FIG. 1 is a block diagram of an inference processing device according to an embodiment of the present invention, FIG. 2 is a diagram showing the contents of a rule storage unit in the device, and FIG. 3 is a processing procedure of a strongly connected component decomposition unit in the device. FIG. 4, FIG. 4 and FIG. 5 are diagrams for explaining the processing of the decomposition unit, FIG. 6 is a diagram showing a strongly connected graph obtained by the decomposition unit, and FIGS. FIG. 10 is a flowchart for explaining the contents of processing in the classification unit, and FIG. 10 is a flowchart showing the processing procedure of the classification unit. 11 ... Rule storage unit, 12 ... Strongly connected component decomposition unit, 1
3 ... Classification unit, 14 ... Meta-knowledge storage unit, 15 ... Inference unit, 16 ... State storage unit.

Claims (1)

[Claims] 1. An inference processing apparatus for sequentially extracting applicable production rules to advance inference processing, and a rule storage unit for storing a plurality of production rules each including a pair of a condition section and an execution section. Setting means for setting nodes for all possible combinations of variables handled in the production rules stored in the rule storage section, and production rules satisfying the transition conditions between nodes set by the setting means By means of combining the nodes to obtain a directed graph matrix, decomposing means for decomposing the directed graph matrix obtained by this combining into strongly connected components, and variables for each strongly connected component obtained by this decomposing means.
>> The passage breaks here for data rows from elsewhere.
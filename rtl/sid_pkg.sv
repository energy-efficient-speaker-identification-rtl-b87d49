// sid_pkg: types and constants shared by the speaker-ID accelerator.
//
// Data format: activations, biases, accumulators and the ternary layer scale
// are 32-bit two's-complement fixed point with 4 integer and 28 fraction bits
// (Q4.28), as in the document. Fixed-point weights are W_BITS-bit two's
// complement with W_BITS-1 fraction bits (range [-1, 1)); this scaling of the
// weights is this design's choice. Ternary weights use a 2-bit code.
//
// Memory: the on-chip store is 140 block RAMs of 512 x 72 bits, addressed as
// one 72-bit word space (17-bit word address). The document gives the block
// count and shape; the packing below is this design's own:
//   * 32-bit values (inputs, activations, biases): two per word, element 2k in
//     bits [31:0] and element 2k+1 in bits [63:32]; bits [71:64] unused.
//   * weights: 72/W_BITS per word, element j of a word in bits
//     [j*W_BITS +: W_BITS].
//   * model header at word 0, see hdr_t and layer_desc_t.
package sid_pkg;

  localparam int DATA_W    = 32;   // activation / accumulator width
  localparam int FRAC      = 28;   // fraction bits of Q4.28
  localparam int MEM_W     = 72;   // BRAM word width (simple dual port)
  localparam int BRAM_DEPTH = 512; // words per 36-Kbit block
  localparam int N_BRAM    = 140;  // blocks on the XC7Z020
  localparam int ADDR_W    = 17;   // word address over all blocks
  localparam int DIM_W     = 12;   // layer dimension field width

  localparam logic [DATA_W-1:0] ONE = DATA_W'(1) << FRAC;

  // Ternary weight codes.
  localparam logic [1:0] TW_ZERO = 2'b00;
  localparam logic [1:0] TW_POS  = 2'b01;
  localparam logic [1:0] TW_NEG  = 2'b11;

  // Header word 0.
  typedef struct packed {
    logic [MEM_W-42-1:0] rsvd;     // 30 bits
    logic [ADDR_W-1:0]   act_b;    // second activation buffer
    logic [ADDR_W-1:0]   act_a;    // input features / first activation buffer
    logic [7:0]          n_layers;
  } hdr_t;

  // Header words 1+2l (desc) and 2+2l (scale word, low 32 bits) per layer l.
  typedef struct packed {
    logic [MEM_W-65-1:0] rsvd;     // 7 bits
    logic [4:0]          qbits;    // fraction bits kept by the quantizer
    logic                quant;    // clip to [0,1] and truncate
    logic                relu;     // rectify
    logic [ADDR_W-1:0]   b_base;   // bias vector
    logic [ADDR_W-1:0]   w_base;   // weight block
    logic [DIM_W-1:0]    out_dim;
    logic [DIM_W-1:0]    in_dim;
  } layer_desc_t;

  typedef struct packed {
    layer_desc_t        d;
    logic [DATA_W-1:0]  scale;     // ternary layer constant Wp (Q4.28)
  } layer_cfg_t;

  // What a BRAM read issued by the controller carries back to the deserializer.
  typedef enum logic [1:0] {RD_X = 2'd0, RD_W = 2'd1, RD_B = 2'd2} rd_kind_e;

  typedef struct packed {
    rd_kind_e          kind;
    logic [DIM_W-1:0]  idx;        // word index inside the column / bias vector
    logic              last;       // last word of the column / bias vector
    logic              xhalf;      // RD_W: which half of the x word is x_i
  } rd_tag_t;

  // Controller states: the document's sleep / initialize / run machine.
  typedef enum logic [1:0] {S_SLEEP = 2'd0, S_INIT = 2'd1, S_RUN = 2'd2} ctrl_state_e;

  function automatic int unsigned ceil_div(int unsigned a, int unsigned b);
    return (a + b - 1) / b;
  endfunction

endpackage
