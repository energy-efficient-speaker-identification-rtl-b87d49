// act_quant: output stage of a processing unit, rectification then quantization.
//
// The rectifier is the comparator and mux the document adds after the
// accumulator (ReLU: negative values become 0). The quantizer serves models
// with quantized activations: it clips the value to the [0, 1] range of the
// clipped ReLU and truncates it to qbits fraction bits (a shift right and back,
// so the result stays in Q4.28). With quant_en low the value passes unclipped.
// qbits >= FRAC keeps every bit. Purely combinational.
module act_quant
  import sid_pkg::*;
(
  input  logic [DATA_W-1:0] x,
  input  logic              relu_en,
  input  logic              quant_en,
  input  logic [4:0]        qbits,
  output logic [DATA_W-1:0] y
);
  logic [DATA_W-1:0] r;
  logic [DATA_W-1:0] mask;

  always_comb begin
    r = (relu_en && x[DATA_W-1]) ? '0 : x;
    // low FRAC-qbits bits are dropped by the truncation
    mask = (int'(qbits) >= FRAC) ? '1 : ('1 << (FRAC - int'(qbits)));
    if (quant_en) begin
      if (r[DATA_W-1])            r = '0;    // clip below 0
      else if ($signed(r) > $signed(ONE)) r = ONE; // clip above 1.0
      r = r & mask;
    end
    y = r;
  end
endmodule
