// tb_act_quant: random and corner inputs through the rectify/quantize stage,
// compared with the reference model for every mode combination.
module tb_act_quant;
  import sid_tb_pkg::*;
  logic [31:0] x, y;
  logic relu, quant;
  logic [4:0] qb;
  int checks = 0, failures = 0;

  act_quant dut (.x(x), .relu_en(relu), .quant_en(quant), .qbits(qb), .y(y));

  initial begin
    logic [31:0] corners[$] = '{32'h0, 32'h1000_0000, 32'h1000_0001, 32'h0FFF_FFFF,
                                32'hFFFF_FFFF, 32'h8000_0000, 32'h7FFF_FFFF, 32'h0800_0000};
    for (int n = 0; n < 20000; n++) begin
      x     = (n < 8 * 64) ? corners[n % 8] : ((n % 3) ? $urandom : 32'($urandom_range(0, 1 << 29)));
      relu  = n[3];
      quant = n[4];
      qb    = 5'($urandom_range(0, 31));
      #1;
      checks++;
      if (y !== ref_aq(x, relu, quant, int'(qb))) begin
        failures++;
        if (failures < 10) $display("FAIL x=%h relu=%b quant=%b qb=%0d y=%h exp=%h", x, relu, quant, qb, y,
                                    ref_aq(x, relu, quant, int'(qb)));
      end
    end
    $display("TB_RESULT checks=%0d failures=%0d", checks, failures);
    $finish;
  end
  initial begin
    #1000000;
    $display("TB_RESULT checks=%0d failures=%0d", checks, failures + 1);
    $finish;
  end
endmodule
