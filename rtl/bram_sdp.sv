// bram_sdp: one 36-Kbit block RAM in simple-dual-port mode, 512 words of 72 bits.
//
// One write port and one read port on the same clock, as the document
// configures the 7-series blocks. The read is synchronous: rdata holds the word
// at raddr one cycle after re is high, and keeps its value while re is low.
// A read and a write of the same word in one cycle return the old word
// (read-first); that collision rule and the zero-initialised contents are this
// design's choices.
module bram_sdp #(
  parameter int DEPTH = 512,
  parameter int WIDTH = 72
) (
  input  logic                     clk,
  input  logic                     we,
  input  logic [$clog2(DEPTH)-1:0] waddr,
  input  logic [WIDTH-1:0]         wdata,
  input  logic                     re,
  input  logic [$clog2(DEPTH)-1:0] raddr,
  output logic [WIDTH-1:0]         rdata
);
  logic [WIDTH-1:0] mem [DEPTH];

  initial begin
    for (int i = 0; i < DEPTH; i++) mem[i] = '0;
  end

  always_ff @(posedge clk) begin
    if (we) mem[waddr] <= wdata;
    if (re) rdata <= mem[raddr];
  end
endmodule
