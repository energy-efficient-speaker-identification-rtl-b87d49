// tb_bram_sdp: random writes and reads against a shadow array; checks the
// one-cycle read latency, read-first behaviour on a same-address collision
// and that rdata holds while re is low.
module tb_bram_sdp;
  logic clk = 0;
  always #5 clk = ~clk;
  logic we, re;
  logic [8:0] wa, ra;
  logic [71:0] wd, rd;
  logic [71:0] shadow [512];
  int checks = 0, failures = 0;

  bram_sdp dut (.clk(clk), .we(we), .waddr(wa), .wdata(wd), .re(re), .raddr(ra), .rdata(rd));

  task automatic chk(logic [71:0] exp, string what);
    checks++;
    if (rd !== exp) begin failures++; $display("FAIL %s: got %h exp %h", what, rd, exp); end
  endtask

  initial begin
    logic [71:0] exp, held;
    we = 0; re = 0; wa = 0; ra = 0; wd = 0;
    for (int i = 0; i < 512; i++) shadow[i] = '0;
    @(posedge clk);
    for (int n = 0; n < 3000; n++) begin
      we <= $urandom_range(0, 1); wa <= 9'($urandom); wd <= {8'($urandom), $urandom, $urandom};
      re <= 1; ra <= (n % 7 == 0) ? wa : 9'($urandom);
      #1; // let the nonblocking updates settle before sampling
      @(posedge clk);
      exp = shadow[ra];                       // read-first: old contents
      if (we) shadow[wa] = wd;
      #1;
      chk(exp, "read");
    end
    // hold while re low
    re <= 0; we <= 0;
    held = rd;
    repeat (3) @(posedge clk);
    #1 chk(held, "hold");
    $display("TB_RESULT checks=%0d failures=%0d", checks, failures);
    $finish;
  end
  initial begin
    repeat (100000) @(posedge clk);
    $display("TB_RESULT checks=%0d failures=%0d", checks, failures + 1);
    $finish;
  end
endmodule
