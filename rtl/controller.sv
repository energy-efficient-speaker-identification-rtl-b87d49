// controller: the routing unit's control FSM of one accelerator.
//
// The document's controller is a three-state machine, sleep / initialize /
// run, driven by a start command from the processing system. Here:
//   SLEEP  waits for start; the processing system owns the BRAM meanwhile.
//   INIT   reads the model header (words 0 .. 2*MAX_LAYERS) into registers:
//          the layer count, the two activation buffers and one descriptor plus
//          one scale word per layer (see sid_pkg).
//   RUN    evaluates the layers in order. Layer l reads its input from buffer
//          A when l is even and B when odd, and writes the other one. Each
//          layer is cut into output tiles of at most N rows. For a tile of tw
//          rows it clears the PU array, then for every input i issues the read
//          of the x word (for even i, the word holds x_i and x_i+1) and the
//          ceil(tw/WPW) weight words of column i, then ceil(tw/2) bias words;
//          once the array has taken the bias, it hands the tile to the
//          serializer and waits for it to finish.
// A new column is only started while the FIFO to the array has room
// (fifo_almost_full low); otherwise the controller stalls and pulses stall.
// done pulses when the last layer has been written; out_base/out_dim then
// say where the result is.
//
// Weight layout expected in BRAM (this design's choice, matching the
// document's per-layer weight block and its per-layer read count): for each
// tile, for each input i, the tile's weights of column i packed from a fresh
// word; weight pointer runs on across tiles. Biases: b_base + tile*N/2.
// Read timing: one request per cycle at most, data back one cycle later.
module controller
  import sid_pkg::*;
#(
  parameter int N          = 256,
  parameter int W_BITS     = 8,
  parameter int MAX_LAYERS = 8
) (
  input  logic              clk,
  input  logic              rst_n,
  input  logic              start,
  output ctrl_state_e       state,
  output logic              busy,
  output logic              done,
  // BRAM read requests
  output logic              rd_en,
  output logic [ADDR_W-1:0] rd_addr,
  output rd_tag_t           rd_tag,
  output logic              rd_deser,     // data goes to the deserializer
  input  logic              hdr_valid,    // header word returned
  input  logic [MEM_W-1:0]  hdr_data,
  // flow control from the array side
  input  logic              fifo_almost_full,
  input  logic              bias_done,
  output logic              stall,
  // PU array / serializer control
  output logic              arr_clear,
  output logic              relu_en,
  output logic              quant_en,
  output logic [4:0]        qbits,
  output logic [DATA_W-1:0] scale,
  output logic              ser_start,
  output logic [DIM_W-1:0]  ser_count,
  output logic [ADDR_W-1:0] ser_base,
  input  logic              ser_done,
  // result location
  output logic [ADDR_W-1:0] out_base,
  output logic [DIM_W-1:0]  out_dim
);
  localparam int WPW       = MEM_W / W_BITS;
  localparam int HDR_WORDS = 1 + 2 * MAX_LAYERS;
  localparam int HW        = $clog2(HDR_WORDS + 1);

  typedef enum logic [2:0] {P_LAYER, P_TILE, P_COL, P_BIAS, P_WAITB, P_SER} phase_e;

  hdr_t                hdr;
  layer_desc_t         desc  [MAX_LAYERS];
  logic [DATA_W-1:0]   scl   [MAX_LAYERS];
  logic [HW-1:0]       rd_cnt, rcv_cnt;
  phase_e              ph;
  logic [7:0]          layer, n_layers;
  layer_desc_t         cur;
  logic [ADDR_W-1:0]   in_base, dst_base, w_ptr;
  logic [DIM_W-1:0]    tile_off, tw, nwc, nbw, i_cnt, k_cnt;
  logic                x_pending;    // x word of this column still to be read

  assign busy     = (state != S_SLEEP);
  assign relu_en  = cur.relu;
  assign quant_en = cur.quant;
  assign qbits    = cur.qbits;
  assign scale    = scl[layer[$clog2(MAX_LAYERS)-1:0]];

  // Every layer of a model must have at least one output.
  a_out_dim : assert property (@(posedge clk) disable iff (!rst_n)
    (state == S_RUN && ph == P_TILE) |-> cur.out_dim != 0)
    else $error("controller: layer with zero outputs");

  function automatic logic [DIM_W-1:0] min_n(logic [DIM_W-1:0] a);
    return (int'(a) > N) ? DIM_W'(N) : a;
  endfunction

  always_ff @(posedge clk) begin
    if (!rst_n) begin
      state     <= S_SLEEP;
      ph        <= P_LAYER;
      done      <= 1'b0;
      rd_en     <= 1'b0;
      rd_deser  <= 1'b0;
      arr_clear <= 1'b0;
      ser_start <= 1'b0;
      stall     <= 1'b0;
      rd_cnt    <= '0;
      rcv_cnt   <= '0;
      layer     <= '0;
      n_layers  <= '0;
      out_base  <= '0;
      out_dim   <= '0;
      cur       <= '0;
      hdr       <= '0;
    end else begin
      done      <= 1'b0;
      rd_en     <= 1'b0;
      rd_deser  <= 1'b0;
      arr_clear <= 1'b0;
      ser_start <= 1'b0;
      stall     <= 1'b0;

      // header words land here while in INIT
      if (hdr_valid) begin
        rcv_cnt <= rcv_cnt + 1'b1;
        if (rcv_cnt == 0) hdr <= hdr_t'(hdr_data);
        else if (rcv_cnt[0]) desc[(int'(rcv_cnt) - 1) / 2] <= layer_desc_t'(hdr_data);
        else                 scl [(int'(rcv_cnt) - 2) / 2] <= hdr_data[DATA_W-1:0];
      end

      unique case (state)
        S_SLEEP: begin
          if (start) begin
            state   <= S_INIT;
            rd_cnt  <= '0;
            rcv_cnt <= '0;
          end
        end

        S_INIT: begin
          if (rd_cnt < HW'(HDR_WORDS)) begin
            rd_en   <= 1'b1;
            rd_addr <= ADDR_W'(rd_cnt);
            rd_cnt  <= rd_cnt + 1'b1;
          end
          if (hdr_valid && rcv_cnt == HW'(HDR_WORDS - 1)) begin
            state    <= S_RUN;
            ph       <= P_LAYER;
            layer    <= '0;
            in_base  <= hdr.act_a;
            n_layers <= (int'(hdr.n_layers) > MAX_LAYERS) ? 8'(MAX_LAYERS) : hdr.n_layers;
          end
        end

        S_RUN: begin
          unique case (ph)
            P_LAYER: begin
              if (layer >= n_layers) begin
                state    <= S_SLEEP;
                done     <= 1'b1;
                out_base <= in_base;   // last layer's output buffer
                out_dim  <= (layer == 0) ? '0 : cur.out_dim;
              end else begin
                cur      <= desc[layer[$clog2(MAX_LAYERS)-1:0]];
                in_base  <= layer[0] ? hdr.act_b : hdr.act_a;
                dst_base <= layer[0] ? hdr.act_a : hdr.act_b;
                w_ptr    <= desc[layer[$clog2(MAX_LAYERS)-1:0]].w_base;
                tile_off <= '0;
                ph       <= P_TILE;
              end
            end

            P_TILE: begin
              tw        <= min_n(cur.out_dim - tile_off);
              nwc       <= DIM_W'((int'(min_n(cur.out_dim - tile_off)) + WPW - 1) / WPW);
              nbw       <= DIM_W'((int'(min_n(cur.out_dim - tile_off)) + 1) / 2);
              arr_clear <= 1'b1;
              i_cnt     <= '0;
              k_cnt     <= '0;
              x_pending <= 1'b1;
              ph        <= (cur.in_dim == 0) ? P_BIAS : P_COL;
            end

            P_COL: begin
              if (x_pending && k_cnt == 0 && fifo_almost_full) begin
                stall <= 1'b1;
              end else if (x_pending && !i_cnt[0]) begin
                rd_en    <= 1'b1;
                rd_deser <= 1'b1;
                rd_addr  <= in_base + ADDR_W'(i_cnt >> 1);
                rd_tag   <= '{kind: RD_X, idx: '0, last: 1'b0, xhalf: 1'b0};
                x_pending <= 1'b0;
              end else begin
                rd_en    <= 1'b1;
                rd_deser <= 1'b1;
                rd_addr  <= w_ptr;
                rd_tag   <= '{kind: RD_W, idx: k_cnt, last: (k_cnt == nwc - 1), xhalf: i_cnt[0]};
                w_ptr    <= w_ptr + 1'b1;
                x_pending <= 1'b0;
                if (k_cnt == nwc - 1) begin
                  k_cnt     <= '0;
                  x_pending <= 1'b1;
                  i_cnt     <= i_cnt + 1'b1;
                  if (i_cnt == cur.in_dim - 1) ph <= P_BIAS;
                end else begin
                  k_cnt <= k_cnt + 1'b1;
                end
              end
            end

            P_BIAS: begin
              rd_en    <= 1'b1;
              rd_deser <= 1'b1;
              rd_addr  <= cur.b_base + ADDR_W'(tile_off >> 1) + ADDR_W'(k_cnt);
              rd_tag   <= '{kind: RD_B, idx: k_cnt, last: (k_cnt == nbw - 1), xhalf: 1'b0};
              if (k_cnt == nbw - 1) begin
                k_cnt <= '0;
                ph    <= P_WAITB;
              end else begin
                k_cnt <= k_cnt + 1'b1;
              end
            end

            P_WAITB: begin
              if (bias_done) begin
                ser_start <= 1'b1;
                ser_count <= tw;
                ser_base  <= dst_base + ADDR_W'(tile_off >> 1);
                ph        <= P_SER;
              end
            end

            P_SER: begin
              if (ser_done) begin
                if (int'(tile_off) + N >= int'(cur.out_dim)) begin
                  layer <= layer + 1'b1;
                  ph    <= P_LAYER;
                  in_base <= dst_base;
                end else begin
                  tile_off <= tile_off + DIM_W'(N);
                  ph       <= P_TILE;
                end
              end
            end

            default: ph <= P_LAYER;
          endcase
        end

        default: state <= S_SLEEP;
      endcase
    end
  end
endmodule
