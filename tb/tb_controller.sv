// tb_controller: runs the controller (20 PUs, 8-bit weights) on a 3-layer
// header held in a small memory model. Every read request is compared in
// order with a schedule worked out here: header words in INIT, then per layer
// and tile the x words, the weight words of each column (3 per column, 2 in
// the 12-row tail tile), then the bias words. The test answers bias_done and
// ser_done after random delays, holds fifo_almost_full high at random and
// checks that no column starts while it is high, checks each serializer
// request (count and destination in the alternate buffer), the state
// sequence SLEEP -> INIT -> RUN -> SLEEP, done and the result location.
module tb_controller;
  import sid_pkg::*;
  localparam int N = 20, WB = 8, WPW = 9;
  logic clk = 0, rst_n = 0;
  always #5 clk = ~clk;

  logic start = 0, afull = 0, bias_done = 0, ser_done = 0;
  ctrl_state_e state;
  logic busy, done, rd_en, rd_deser, stall, arr_clear, relu, quant, ser_start;
  logic [ADDR_W-1:0] rd_addr, ser_base, out_base;
  rd_tag_t tag;
  logic [4:0] qb;
  logic [31:0] scale;
  logic [DIM_W-1:0] ser_count, out_dim;
  logic hdr_valid = 0;
  logic [71:0] hdr_data = '0;
  logic [71:0] hmem [17];
  int checks = 0, failures = 0;

  controller #(.N(N), .W_BITS(WB), .MAX_LAYERS(8)) dut (.clk(clk), .rst_n(rst_n), .start(start),
    .state(state), .busy(busy), .done(done), .rd_en(rd_en), .rd_addr(rd_addr), .rd_tag(tag),
    .rd_deser(rd_deser), .hdr_valid(hdr_valid), .hdr_data(hdr_data), .fifo_almost_full(afull),
    .bias_done(bias_done), .stall(stall), .arr_clear(arr_clear), .relu_en(relu), .quant_en(quant),
    .qbits(qb), .scale(scale), .ser_start(ser_start), .ser_count(ser_count), .ser_base(ser_base),
    .ser_done(ser_done), .out_base(out_base), .out_dim(out_dim));

  task automatic chk(bit ok, string what);
    checks++;
    if (!ok) begin failures++; if (failures < 15) $display("FAIL %s", what); end
  endtask

  typedef struct { int kind; int addr; int idx; bit last; } req_t;
  req_t exp_q[$];
  int   ser_q[$];     // expected serializer requests: count, base pairs
  int dims[4] = '{7, 32, 12, 5};
  localparam int ACT_A = 40, ACT_B = 80;

  // header memory: one-cycle read, answers only non-deserializer reads
  always_ff @(posedge clk) begin
    hdr_valid <= rd_en && !rd_deser;
    if (rd_en && !rd_deser) hdr_data <= (int'(rd_addr) < 17) ? hmem[rd_addr] : '0;
  end

  int n_stall_seen = 0, n_ser = 0;
  logic afull_q = 0;
  // checker for read requests
  always @(posedge clk) begin
    afull_q <= afull;
    if (rst_n && rd_en && rd_deser) begin
      req_t e;
      if (exp_q.size() == 0) chk(0, "unexpected read");
      else begin
        e = exp_q.pop_front();
        chk(int'(tag.kind) == e.kind && int'(rd_addr) == e.addr && int'(tag.idx) == e.idx &&
            tag.last == e.last, $sformatf("read kind %0d addr %0d idx %0d last %0d, exp %0d %0d %0d %0d",
            tag.kind, rd_addr, tag.idx, tag.last, e.kind, e.addr, e.idx, e.last));
      end
    end
    if (stall) n_stall_seen++;
  end

  // a column start (x read, or first weight word of an odd column) may not follow afull
  always @(posedge clk)
    if (rst_n && rd_en && rd_deser && (tag.kind == RD_X || (tag.kind == RD_W && tag.idx == 0 && tag.xhalf)))
      chk(!afull_q, "column started while FIFO almost full");

  initial begin
    int wptr, bptr, inb, outb;
    // header
    for (int i = 0; i < 17; i++) hmem[i] = '0;
    hmem[0][7:0] = 3; hmem[0][24:8] = ACT_A; hmem[0][41:25] = ACT_B;
    wptr = 200; bptr = 1000;
    inb = ACT_A; outb = ACT_B;
    for (int l = 0; l < 3; l++) begin
      automatic int in_d = dims[l], out_d = dims[l+1];
      automatic layer_desc_t d = '0;
      d.in_dim = 12'(in_d); d.out_dim = 12'(out_d); d.w_base = 17'(wptr); d.b_base = 17'(bptr + 100*l);
      d.relu = 1; d.quant = l[0]; d.qbits = 5'(6 + l);
      hmem[1 + 2*l] = 72'(d);
      hmem[2 + 2*l] = 72'(32'h0100_0000 + l);
      for (int t = 0; t * N < out_d; t++) begin
        automatic int tw = (out_d - t*N > N) ? N : out_d - t*N;
        automatic int nw = (tw + WPW - 1) / WPW;
        for (int i = 0; i < in_d; i++) begin
          if (i % 2 == 0) exp_q.push_back('{0, inb + i/2, 0, 0});
          for (int k = 0; k < nw; k++) begin exp_q.push_back('{1, wptr, k, k == nw-1}); wptr++; end
        end
        for (int k = 0; k < (tw + 1) / 2; k++)
          exp_q.push_back('{2, bptr + 100*l + t*N/2 + k, k, k == (tw+1)/2 - 1});
        ser_q.push_back(tw); ser_q.push_back(outb + t*N/2);
      end
      begin automatic int tmp = inb; inb = outb; outb = tmp; end
    end
    repeat (3) @(posedge clk);
    rst_n <= 1;
    @(posedge clk);
    #1 chk(state == S_SLEEP && !busy, "sleeps after reset");
    start <= 1;
    @(posedge clk);
    start <= 0;
    #1 chk(state == S_INIT, "init after start");
    fork
      begin : drive
        forever begin
          @(posedge clk);
          afull <= ($urandom_range(0, 3) == 0);
        end
      end
      begin : respond
        forever begin
          @(posedge clk);
          #1;
          if (rd_en && rd_deser && tag.kind == RD_B && tag.last) begin
            repeat ($urandom_range(1, 4)) @(posedge clk);
            bias_done <= 1; @(posedge clk); bias_done <= 0;
          end
        end
      end
      begin : respond_ser
        forever begin
          @(posedge clk);
          #1;
          if (ser_start) begin
            n_ser++;
            chk(ser_q.size() >= 2 && int'(ser_count) == ser_q[0] && int'(ser_base) == ser_q[1],
                $sformatf("serializer request %0d @%0d", ser_count, ser_base));
            if (ser_q.size() >= 2) begin void'(ser_q.pop_front()); void'(ser_q.pop_front()); end
            repeat ($urandom_range(1, 12)) @(posedge clk);
            ser_done <= 1; @(posedge clk); ser_done <= 0;
          end
        end
      end
      begin : finish_wait
        @(posedge done);
        #1;
      end
    join_any
    disable drive;
    disable respond;
    disable respond_ser;
    afull <= 0;
    chk(exp_q.size() == 0, $sformatf("%0d reads never issued", exp_q.size()));
    chk(n_ser == 4, $sformatf("%0d serializer requests, exp 4", n_ser));
    chk(int'(out_dim) == 5 && int'(out_base) == ACT_B, $sformatf("result at %0d len %0d", out_base, out_dim));
    chk(n_stall_seen > 0, "stall exercised");
    @(posedge clk);
    #1 chk(state == S_SLEEP && !busy, "back to sleep");
    $display("TB_RESULT checks=%0d failures=%0d", checks, failures);
    $finish;
  end
  initial begin
    repeat (20000) @(posedge clk);
    $display("FAIL watchdog: state %0d, %0d reads and %0d serializer requests left", state, exp_q.size(), ser_q.size() / 2);
    $display("TB_RESULT checks=%0d failures=%0d", checks, failures + 1);
    $finish;
  end
endmodule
Condition calculation means for obtaining the condition corresponding to the strongly connected component from the value, and the production route satisfying the transition condition between the strongly connected components. Is used to obtain a directed graph matrix, and a strongly connected component decomposition unit having registration means for registering as meta-knowledge indicating which production rule can be applied next to which production rule, and the strongly connected component decomposition unit. Each strongly connected component has a period which is the greatest common divisor of the length of any closed circuit passing through any node in the strongly connected graph, and the period is increased by appropriately dividing the production rule. And a meta-knowledge obtained by the strongly connected component decomposition unit and the classification unit, which stores the production rules that satisfy the variable conditions and transition conditions of each period as meta-knowledge. Based on the meta-knowledge storage unit and the information indicating the production rule that can be applied next to the meta-knowledge stored in this meta-knowledge storage unit. Recognize the gap between the current state and the desired state, and then conduct a global inference to measure the application of production rules to approach the desired state. An inference processing device, comprising: an inference unit that extracts the next applicable production rule stored in the storage unit and executes inference processing.